Scan the entries below and give the number of lines containing "happened", with no accompanying words.

**RECORDS FOR THIS EXERCISE**
· · ·

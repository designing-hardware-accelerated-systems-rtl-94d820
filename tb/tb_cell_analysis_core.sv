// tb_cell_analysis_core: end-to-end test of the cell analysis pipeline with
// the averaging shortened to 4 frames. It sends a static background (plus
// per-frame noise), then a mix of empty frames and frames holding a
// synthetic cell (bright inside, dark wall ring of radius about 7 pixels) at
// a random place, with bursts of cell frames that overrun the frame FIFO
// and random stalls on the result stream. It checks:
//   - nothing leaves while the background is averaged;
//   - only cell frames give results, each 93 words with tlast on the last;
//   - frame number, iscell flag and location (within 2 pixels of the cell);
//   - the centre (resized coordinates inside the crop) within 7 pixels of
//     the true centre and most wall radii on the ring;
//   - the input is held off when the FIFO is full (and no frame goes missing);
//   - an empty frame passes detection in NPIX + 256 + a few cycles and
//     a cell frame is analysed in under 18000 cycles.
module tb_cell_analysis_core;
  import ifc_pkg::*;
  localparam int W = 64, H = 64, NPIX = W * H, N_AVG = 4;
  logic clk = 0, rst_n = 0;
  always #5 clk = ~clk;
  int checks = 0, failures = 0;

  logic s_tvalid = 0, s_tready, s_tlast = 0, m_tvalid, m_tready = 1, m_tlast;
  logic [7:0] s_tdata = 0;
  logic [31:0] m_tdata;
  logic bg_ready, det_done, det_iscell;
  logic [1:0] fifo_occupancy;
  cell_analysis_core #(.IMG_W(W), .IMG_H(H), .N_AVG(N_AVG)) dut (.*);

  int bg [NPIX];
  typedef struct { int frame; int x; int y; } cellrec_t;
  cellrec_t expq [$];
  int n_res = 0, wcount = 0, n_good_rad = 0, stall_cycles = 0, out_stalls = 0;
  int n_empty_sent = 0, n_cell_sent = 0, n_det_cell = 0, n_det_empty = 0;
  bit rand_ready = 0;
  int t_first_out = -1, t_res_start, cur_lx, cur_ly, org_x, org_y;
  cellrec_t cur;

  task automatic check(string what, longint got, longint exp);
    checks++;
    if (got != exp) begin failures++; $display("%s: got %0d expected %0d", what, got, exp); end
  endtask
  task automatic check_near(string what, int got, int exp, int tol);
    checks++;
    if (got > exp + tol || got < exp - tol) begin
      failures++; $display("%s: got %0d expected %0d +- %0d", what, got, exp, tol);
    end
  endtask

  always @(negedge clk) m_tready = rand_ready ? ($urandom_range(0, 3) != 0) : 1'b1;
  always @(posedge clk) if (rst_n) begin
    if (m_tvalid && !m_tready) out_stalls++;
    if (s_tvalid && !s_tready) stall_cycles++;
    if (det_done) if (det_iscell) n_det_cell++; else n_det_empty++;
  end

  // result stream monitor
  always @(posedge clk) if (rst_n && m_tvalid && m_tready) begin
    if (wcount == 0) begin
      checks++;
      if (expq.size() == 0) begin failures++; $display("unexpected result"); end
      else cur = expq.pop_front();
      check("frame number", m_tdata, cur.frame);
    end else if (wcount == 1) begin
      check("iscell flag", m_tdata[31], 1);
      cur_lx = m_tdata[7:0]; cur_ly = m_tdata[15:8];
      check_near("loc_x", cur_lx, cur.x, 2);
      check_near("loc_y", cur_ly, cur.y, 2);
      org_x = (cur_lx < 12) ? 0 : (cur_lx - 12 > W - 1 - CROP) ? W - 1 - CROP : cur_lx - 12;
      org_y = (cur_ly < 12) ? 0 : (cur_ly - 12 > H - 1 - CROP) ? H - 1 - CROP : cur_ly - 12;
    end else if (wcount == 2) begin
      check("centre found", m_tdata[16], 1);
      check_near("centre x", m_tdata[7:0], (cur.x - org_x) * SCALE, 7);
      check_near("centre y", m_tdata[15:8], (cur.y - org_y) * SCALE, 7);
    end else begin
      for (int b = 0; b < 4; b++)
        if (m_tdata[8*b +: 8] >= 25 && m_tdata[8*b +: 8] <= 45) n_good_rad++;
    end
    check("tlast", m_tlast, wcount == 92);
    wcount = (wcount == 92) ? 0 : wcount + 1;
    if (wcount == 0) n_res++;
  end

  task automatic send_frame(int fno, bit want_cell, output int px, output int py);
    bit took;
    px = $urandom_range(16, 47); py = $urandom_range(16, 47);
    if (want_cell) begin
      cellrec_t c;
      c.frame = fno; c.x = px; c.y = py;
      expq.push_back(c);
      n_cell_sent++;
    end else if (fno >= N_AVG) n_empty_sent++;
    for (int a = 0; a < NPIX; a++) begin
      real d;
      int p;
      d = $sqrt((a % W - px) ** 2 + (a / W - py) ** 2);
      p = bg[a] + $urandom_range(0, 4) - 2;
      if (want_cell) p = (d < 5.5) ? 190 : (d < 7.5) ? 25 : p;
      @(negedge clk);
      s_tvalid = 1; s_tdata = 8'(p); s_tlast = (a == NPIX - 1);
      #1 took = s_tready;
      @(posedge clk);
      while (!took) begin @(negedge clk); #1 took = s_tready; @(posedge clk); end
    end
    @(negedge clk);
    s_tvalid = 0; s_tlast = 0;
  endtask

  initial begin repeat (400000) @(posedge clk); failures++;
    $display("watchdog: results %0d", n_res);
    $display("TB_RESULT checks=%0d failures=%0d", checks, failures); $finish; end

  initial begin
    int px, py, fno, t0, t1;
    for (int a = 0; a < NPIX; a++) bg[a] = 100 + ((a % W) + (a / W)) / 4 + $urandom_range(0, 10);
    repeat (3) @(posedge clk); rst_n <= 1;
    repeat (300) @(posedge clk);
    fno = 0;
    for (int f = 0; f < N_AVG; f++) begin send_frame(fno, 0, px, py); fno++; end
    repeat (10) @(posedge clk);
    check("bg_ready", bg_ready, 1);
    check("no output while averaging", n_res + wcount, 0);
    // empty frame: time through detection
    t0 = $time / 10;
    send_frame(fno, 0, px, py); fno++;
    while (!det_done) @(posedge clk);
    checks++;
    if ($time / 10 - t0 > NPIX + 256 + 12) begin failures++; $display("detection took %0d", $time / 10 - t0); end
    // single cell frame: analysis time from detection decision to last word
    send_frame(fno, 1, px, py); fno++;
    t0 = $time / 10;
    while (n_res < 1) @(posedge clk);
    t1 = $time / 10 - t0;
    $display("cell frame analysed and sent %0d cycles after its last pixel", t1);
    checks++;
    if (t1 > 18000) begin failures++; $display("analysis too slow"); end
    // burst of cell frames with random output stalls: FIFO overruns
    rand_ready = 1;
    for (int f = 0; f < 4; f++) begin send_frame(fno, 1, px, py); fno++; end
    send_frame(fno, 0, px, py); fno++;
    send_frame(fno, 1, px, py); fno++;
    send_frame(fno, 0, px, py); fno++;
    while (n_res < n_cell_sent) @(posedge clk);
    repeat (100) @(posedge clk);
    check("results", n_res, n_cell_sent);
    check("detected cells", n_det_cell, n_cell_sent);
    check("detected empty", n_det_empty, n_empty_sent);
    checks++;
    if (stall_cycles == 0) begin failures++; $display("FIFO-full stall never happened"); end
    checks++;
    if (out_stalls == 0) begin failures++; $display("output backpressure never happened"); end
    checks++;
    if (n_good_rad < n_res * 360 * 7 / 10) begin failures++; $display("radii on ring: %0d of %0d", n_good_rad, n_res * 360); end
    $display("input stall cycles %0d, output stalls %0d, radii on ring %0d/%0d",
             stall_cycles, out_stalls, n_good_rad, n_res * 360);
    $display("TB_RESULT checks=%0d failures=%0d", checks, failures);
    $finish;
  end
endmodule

· · ·

**RESULT OF THIS EXERCISE**
2